Доктор Холл покачал головой. Его бледно-голубые глаза так и буравили Марка — и кто бы ждал от них этакой силы!
— Вы глубоко не правы, в корне заблуждаетесь, вопиюще несправедливы и непочтительны к памяти вашего отца. Ваше предположение меня просто шокирует! Как джентльмен и врач могу вас заверить: ваш отец не имел ни малейшего отношения к «затруднительному положению» мисс Марчант, как вы изволили выразиться, — а уж если к этой истории и причастен, то никак не предложенным вами образом! Об этом не идет и речи! Господи милосердный, Марк, ваш отец был честнейшим, добродетельнейшим, благороднейшим джентльменом, одним из достойнейших известных мне людей. Он рисковал собственной жизнью ради того, чтобы защитить честь молодой особы!
— Или скорее то, что от нее осталось, — рассмеялся сквайр. Ответ доктора разбередил ему душу, так что Марк отчасти усомнился в своей гипотезе, однако сдавать своих позиций упрямец не желал. — Это была ложь, и Ральф Тренч сам отлично это знал. Ведь именно мой отец позаботился о том, чтобы отправить девушку в Вороний Край, — станете отрицать?
— Разумеется, не стану: именно он и позаботился. Более того, взял на себя все хлопоты: у него остались связи с известного рода благотворительными заведениями в этом городе. Вмешательство сквайра избавило викария от страшного, непосильного бремени в час тяжких испытаний для всего его дома; благодаря Ральфу Тренчу все было сделано быстро и тактично.
— А что сталось с ребенком мисс Марчант? — вмешался Оливер; этот вопрос весьма его занимал. — Он родился-таки в срок? И выжил ли?

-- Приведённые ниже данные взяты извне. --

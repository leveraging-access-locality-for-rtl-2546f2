// tb_l2_mecc_top: end-to-end test of the defect-tolerant L2 cache at reduced size
// (16 sets x 4 ways, 4-entry predecoding, FLU and DR buffers, 128 M-ECC entries).
//
// The testbench places random stuck-at defects in the data array (single defects
// in some subblocks, two-defect m-subblocks in others), loads the M-ECC tags of the
// m-subblocks, and runs random block reads and L1 write-backs with locality over
// twice the cache capacity against a next-level memory model. From time to time it
// injects soft errors (two flips in a good subblock, one flip beside the defects of
// a defective one) into every way of a set just used, which only recovery from the
// DR cache or memory can repair. Checks: every read returns the latest written
// data, read hits answer after exactly 13 cycles (95 when the multibit decoder
// runs), and every mechanism of the design occurs at least once.
module tb_l2_mecc_top;
  import l2_pkg::*;
  localparam int SETS = 16, WAYS = 4, ME = 128, NB = 4, LAT = 13, MEM_LAT = 20;
  localparam int BLKS = SETS * WAYS;
  logic clk = 0, rst_n = 0;
  always #5 clk = ~clk;

  logic req_valid, req_ready, req_we, resp_valid, mem_req, mem_we, mem_ack, cfg_we, cfg_valid;
  logic [LADDR_W-1:0] req_laddr, mem_laddr;
  line_t req_wdata, resp_data, mem_wdata, mem_rdata;
  logic [6:0] cfg_idx;
  logic [8:0] cfg_loc;
  l2_events_t ev;

  l2_mecc_top #(.SETS(SETS), .WAYS(WAYS), .MECC_ENTRIES(ME), .PBUF_ENTRIES(NB),
                .FLU_ENTRIES(NB), .DR_ENTRIES(NB), .L2_LATENCY(LAT)) dut (
    .clk, .rst_n, .req_valid_i(req_valid), .req_ready_o(req_ready), .req_we_i(req_we),
    .req_laddr_i(req_laddr), .req_wdata_i(req_wdata), .resp_valid_o(resp_valid),
    .resp_data_o(resp_data), .mem_req_o(mem_req), .mem_we_o(mem_we), .mem_laddr_o(mem_laddr),
    .mem_wdata_o(mem_wdata), .mem_ack_i(mem_ack), .mem_rdata_i(mem_rdata),
    .cfg_we_i(cfg_we), .cfg_idx_i(cfg_idx), .cfg_valid_i(cfg_valid), .cfg_loc_i(cfg_loc),
    .events_o(ev));

  int checks = 0, failures = 0;
  function automatic line_t init_line(input logic [LADDR_W-1:0] a);
    line_t l;
    for (int i = 0; i < LINE_BITS / 32; i++) l[i*32 +: 32] = 32'(a) * 32'h9E37_79B9 + 32'(i) * 32'h85EB_CA6B;
    return l;
  endfunction

  // ---------------- next-level memory model ----------------
  line_t mem [logic [LADDR_W-1:0]];
  initial begin
    mem_ack = 0; mem_rdata = '0;
    forever begin
      @(posedge clk);
      if (mem_req && !mem_ack) begin
        repeat (MEM_LAT - 1) @(posedge clk);
        if (mem_we) mem[mem_laddr] = mem_wdata;
        else mem_rdata <= mem.exists(mem_laddr) ? mem[mem_laddr] : init_line(mem_laddr);
        mem_ack <= 1'b1;
        @(posedge clk);
        mem_ack <= 1'b0;
      end
    end
  end

  // ---------------- event counters ----------------
  int n_ev [14];
  always @(posedge clk) if (rst_n) begin
    n_ev[0] += int'(ev.pbuf_hit);    n_ev[1] += int'(ev.flu_hit);
    n_ev[2] += int'(ev.mecc_search); n_ev[3] += int'(ev.mecc_decode);
    n_ev[4] += int'(ev.flu_insert);  n_ev[5] += int'(ev.pbuf_insert);
    n_ev[6] += int'(ev.dr_hit);      n_ev[7] += int'(ev.dr_insert);
    n_ev[8] += int'(ev.dr_evict);    n_ev[9] += int'(ev.dr_discard);
    n_ev[10] += int'(ev.l2_miss);    n_ev[11] += int'(ev.l2_wb);
    n_ev[12] += int'(ev.recover_dr); n_ev[13] += int'(ev.recover_mem);
  end
  string ev_name [14] = '{"pbuf_hit", "flu_hit", "mecc_search", "mecc_decode", "flu_insert",
    "pbuf_insert", "dr_hit", "dr_insert", "dr_evict", "dr_discard", "l2_miss", "l2_wb",
    "recover_dr", "recover_mem"};

  task automatic check(input string what, input logic ok);
    checks++;
    if (!ok) begin failures++; $display("FAIL %s @%0t", what, $time); end
  endtask

  // ---------------- defect map ----------------
  int cls [BLKS];           // 0 good, 1 single defect, 2 m-subblock
  int dsub [BLKS];          // defective subblock
  int dbit [BLKS][2];       // defective data bits

  line_t gold [logic [LADDR_W-1:0]];
  function automatic line_t golden(input logic [LADDR_W-1:0] a);
    return gold.exists(a) ? gold[a] : init_line(a);
  endfunction

  // one request; returns latency and whether it was a plain hit / decoded hit
  task automatic request(input logic we, input logic [LADDR_W-1:0] a, input line_t d);
    int cyc;
    logic miss, rec, dec;
    while (!req_ready) @(negedge clk);
    req_valid = 1; req_we = we; req_laddr = a; req_wdata = d;
    @(negedge clk); req_valid = 0;
    cyc = 1; miss = 0; rec = 0; dec = 0;
    while (!resp_valid) begin
      miss |= ev.l2_miss; rec |= ev.recover_dr | ev.recover_mem; dec |= ev.mecc_decode;
      @(negedge clk); cyc++;
      if (cyc > 5000) break;
    end
    if (we) gold[a] = d;
    else begin
      check("read data", resp_data == golden(a));
      if (!miss && !rec) check("hit latency", cyc == (dec ? LAT + 82 : LAT));
    end
    @(negedge clk);
  endtask

  task automatic soft_errors(input int set);
    int w, b, p;
    for (w = 0; w < WAYS; w++) begin
      b = set * WAYS + w;
      if (cls[b] == 0) begin
        dut.u_core.u_data.flip(b, 0 * 72 + 3);
        dut.u_core.u_data.flip(b, 0 * 72 + 50);
      end else begin
        // a fixed position per location, so a repeated injection cancels
        // instead of exceeding what the codes can detect
        p = 0;
        while (p == dbit[b][0] || p == dbit[b][1]) p++;
        dut.u_core.u_data.flip(b, dsub[b] * 72 + p);
      end
    end
  endtask

  initial begin
    #50000000; failures++;
    $display("watchdog expired");
    $display("TB_RESULT checks=%0d failures=%0d", checks, failures);
    $finish;
  end

  initial begin
    int n, op;
    logic [LADDR_W-1:0] a, recent [$];
    line_t d;
    {req_valid, req_we, req_laddr, cfg_we, cfg_valid, cfg_idx, cfg_loc} = '0;
    req_wdata = '0;
    foreach (n_ev[i]) n_ev[i] = 0;
    repeat (3) @(negedge clk);
    rst_n = 1;
    // defects and M-ECC tags
    n = 0;
    for (int b = 0; b < BLKS; b++) begin
      op = $urandom_range(0, 9);
      cls[b] = op < 3 ? 2 : op < 7 ? 1 : 0;
      dsub[b] = $urandom_range(0, NSUB - 1);
      dbit[b][0] = $urandom_range(0, 63);
      do dbit[b][1] = $urandom_range(0, 63); while (dbit[b][1] == dbit[b][0]);
      if (cls[b] >= 1) dut.u_core.u_data.set_stuck(b, dsub[b] * 72 + dbit[b][0], 1'($urandom));
      if (cls[b] == 2) begin
        dut.u_core.u_data.set_stuck(b, dsub[b] * 72 + dbit[b][1], 1'($urandom));
        cfg_we = 1; cfg_valid = 1; cfg_idx = 7'(n); cfg_loc = {6'(b), 3'(dsub[b])};
        @(negedge clk); n++;
      end
    end
    cfg_we = 0;
    // traffic
    for (int t = 0; t < 6000; t++) begin
      if (recent.size() > 0 && $urandom_range(0, 9) < 7)
        a = recent[$urandom_range(0, recent.size() - 1)];
      else
        a = LADDR_W'($urandom_range(0, 2 * BLKS - 1));
      recent.push_front(a);
      if (recent.size() > 6) void'(recent.pop_back());
      op = $urandom_range(0, 99);
      if (op < 35) begin
        d = {$urandom, $urandom, $urandom, $urandom} * 128'h1_0000_0001;
        d = {4{d[127:0]}} ^ LINE_BITS'(t);
        request(1'b1, a, d);
      end else request(1'b0, a, '0);
      if (t % 25 == 24) begin
        soft_errors(int'(a % SETS));
        request(1'b0, a, '0);
      end
    end
    // directed: a fresh L1 write-back evicted from L2 while its DR copy is held
    a = LADDR_W'(5);
    request(1'b1, a, init_line(77));
    for (int k = 1; k <= WAYS; k++) request(1'b0, a + LADDR_W'(k * SETS), '0);
    request(1'b0, a, '0);
    foreach (n_ev[i]) begin
      $display("%-12s %0d", ev_name[i], n_ev[i]);
      check({"mechanism ", ev_name[i]}, n_ev[i] > 0);
    end
    $display("TB_RESULT checks=%0d failures=%0d", checks, failures);
    $finish;
  end
endmodule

— Не могу сказать: ни Ральф Тренч, ни викарий не сочли возможным поделиться этими сведениями хоть с кем-то за пределами семьи. Все, что я в силах сообщить вам, сводится к следующему: мисс Марчант поместили в родильный дом в Рипплгейте — полагаю, вам, мистер Лэнгли, это место известно, вы же в Вороньем Крае живете, в конце концов, — с заведующим этим заведением я был слегка знаком еще в пору студенчества. Там-то ребенок и появился на свет. А в должный срок его отдали на воспитание некоей бездетной чете через одно из филантропических обществ.
— Значит, дитя выжило?
— Дитя, как я понимаю, приняли в респектабельный дом; хотя суждено ли было этому ребенку выйти из пеленок и повзрослеть, сказать не в силах. Корь, скарлатина, коклюш… эти недуги респектабельные дома не чтут, мистер Лэнгли, и всякий год пожинают обильную жатву.
— Но кто у мисс Марчант родился, девочка или мальчик? — полюбопытствовал Оливер.

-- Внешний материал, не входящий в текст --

// tb_l2_mecc_full: the L2 cache at its full default size (1 MB, 8-way, 8192-entry
// M-ECC cache, 64-entry buffers, 13-cycle hit latency) through a short directed
// sequence against a 300-cycle memory model:
//   miss and fill of an m-block, a decoded read hit (13 + 82 cycles), a read hit
//   from the predecoding buffer (13), an L1 write-back into the DR cache, plain
//   blocks classified by an M-ECC search and then by the FLU buffer, and a soft
//   error in a clean block repaired from memory.
module tb_l2_mecc_full;
  import l2_pkg::*;
  localparam int WAYS = 8, MEM_LAT = 300;
  logic clk = 0, rst_n = 0;
  always #5 clk = ~clk;

  logic req_valid, req_ready, req_we, resp_valid, mem_req, mem_we, mem_ack, cfg_we, cfg_valid;
  logic [LADDR_W-1:0] req_laddr, mem_laddr;
  line_t req_wdata, resp_data, mem_wdata, mem_rdata;
  logic [12:0] cfg_idx;
  logic [16:0] cfg_loc;
  l2_events_t ev;

  l2_mecc_top dut (
    .clk, .rst_n, .req_valid_i(req_valid), .req_ready_o(req_ready), .req_we_i(req_we),
    .req_laddr_i(req_laddr), .req_wdata_i(req_wdata), .resp_valid_o(resp_valid),
    .resp_data_o(resp_data), .mem_req_o(mem_req), .mem_we_o(mem_we), .mem_laddr_o(mem_laddr),
    .mem_wdata_o(mem_wdata), .mem_ack_i(mem_ack), .mem_rdata_i(mem_rdata),
    .cfg_we_i(cfg_we), .cfg_idx_i(cfg_idx), .cfg_valid_i(cfg_valid), .cfg_loc_i(cfg_loc),
    .events_o(ev));

  int checks = 0, failures = 0;
  function automatic line_t init_line(input logic [LADDR_W-1:0] a);
    line_t l;
    for (int i = 0; i < LINE_BITS / 32; i++) l[i*32 +: 32] = 32'(a) * 32'h9E37_79B9 + 32'(i) * 32'h85EB_CA6B;
    return l;
  endfunction

  line_t mem [logic [LADDR_W-1:0]];
  initial begin
    mem_ack = 0; mem_rdata = '0;
    forever begin
      @(posedge clk);
      if (mem_req && !mem_ack) begin
        repeat (MEM_LAT - 1) @(posedge clk);
        if (mem_we) mem[mem_laddr] = mem_wdata;
        else mem_rdata <= mem.exists(mem_laddr) ? mem[mem_laddr] : init_line(mem_laddr);
        mem_ack <= 1'b1;
        @(posedge clk);
        mem_ack <= 1'b0;
      end
    end
  end

  task automatic check(input string what, input logic ok);
    checks++;
    if (!ok) begin failures++; $display("FAIL %s @%0t", what, $time); end
  endtask

  // one request; cyc = cycles from acceptance to response, evs = events seen
  task automatic request(input logic we, input logic [LADDR_W-1:0] a, input line_t d,
                         output int cyc, output l2_events_t evs);
    while (!req_ready) @(negedge clk);
    req_valid = 1; req_we = we; req_laddr = a; req_wdata = d;
    @(negedge clk); req_valid = 0;
    cyc = 1; evs = '0;
    while (!resp_valid && cyc < 10000) begin
      evs |= ev;
      @(negedge clk); cyc++;
    end
    @(negedge clk);
  endtask

  initial begin
    #400000; failures++;
    $display("watchdog expired");
    $display("TB_RESULT checks=%0d failures=%0d", checks, failures);
    $finish;
  end

  initial begin
    int cyc;
    l2_events_t e;
    logic [LADDR_W-1:0] a, b;
    line_t d;
    {req_valid, req_we, req_laddr, cfg_we, cfg_valid, cfg_idx, cfg_loc} = '0;
    req_wdata = '0;
    repeat (3) @(negedge clk);
    rst_n = 1;
    a = LADDR_W'('h12345);         // set 0x345, filled into way 0
    b = LADDR_W'('h22346);         // set 0x346, way 0, no defects
    // m-subblock 3 of {set 0x345, way 0}: two stuck cells, tag loaded at entry 100
    dut.u_core.u_data.set_stuck('h345 * WAYS + 0, 3 * 72 + 7, ~init_line(a)[3*64 + 7]);
    dut.u_core.u_data.set_stuck('h345 * WAYS + 0, 3 * 72 + 40, ~init_line(a)[3*64 + 40]);
    cfg_we = 1; cfg_valid = 1; cfg_idx = 13'd100; cfg_loc = {11'h345, 3'd0, 3'd3};
    @(negedge clk); cfg_we = 0;

    request(1'b0, a, '0, cyc, e);
    check("miss fill data", resp_data == init_line(a) && e.l2_miss);
    check("miss takes the memory latency", cyc > MEM_LAT);
    request(1'b0, a, '0, cyc, e);
    check("decoded hit data", resp_data == init_line(a));
    check("decoded hit latency 13+82", cyc == 95 && e.mecc_decode && e.pbuf_insert);
    request(1'b0, a, '0, cyc, e);
    check("predecoding hit", resp_data == init_line(a) && cyc == 13 && e.pbuf_hit && !e.mecc_search);
    d = ~init_line(a);
    request(1'b1, a, d, cyc, e);
    check("write-back into DR cache", e.dr_insert);
    request(1'b0, a, '0, cyc, e);
    check("read after write-back", resp_data == d && cyc == 13 && e.pbuf_hit);

    request(1'b0, b, '0, cyc, e);
    check("plain miss", resp_data == init_line(b) && e.l2_miss);
    request(1'b0, b, '0, cyc, e);
    check("FLU hit", resp_data == init_line(b) && cyc == 13 && e.flu_hit && !e.mecc_search);
    dut.u_core.u_data.flip('h346 * WAYS + 0, 5 * 72 + 1);
    dut.u_core.u_data.flip('h346 * WAYS + 0, 5 * 72 + 2);
    request(1'b0, b, '0, cyc, e);
    check("soft error repaired from memory", resp_data == init_line(b) && e.recover_mem);
    request(1'b0, b, '0, cyc, e);
    check("repaired block reads clean", resp_data == init_line(b) && cyc == 13 && !e.recover_mem);
    $display("TB_RESULT checks=%0d failures=%0d", checks, failures);
    $finish;
  end
endmodule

Доктор не знал и этого. Покойный сквайр почти ничего не сообщил ему о дальнейшей судьбе младенца; Ральф Тренч был убежден, что чем меньше людей посвящены в подоплеку истории, тем лучше. Он заверил викария, что все по возможности останется тайной и что для ребенка подыщут достойных приемных родителей, способных воспитать малыша в христианском духе. Марчантам пришлось вдвойне тяжко: им не суждено было увидеть внука или внучку ни в момент появления на свет, ни в течение оставшихся им считанных дней жизни; а в придачу еще и подозрения соседей в том, что касается дочери! До чего трагично, объявил доктор, что в конце концов девушка покончила с собой, верно, не вынесла каждодневной пытки: сознавать в сердце своем, что за жестокие мысли рождаются в сознании односельчан при взгляде на нее, а ведь люди эти когда-то приходились ей друзьями и близкими знакомыми!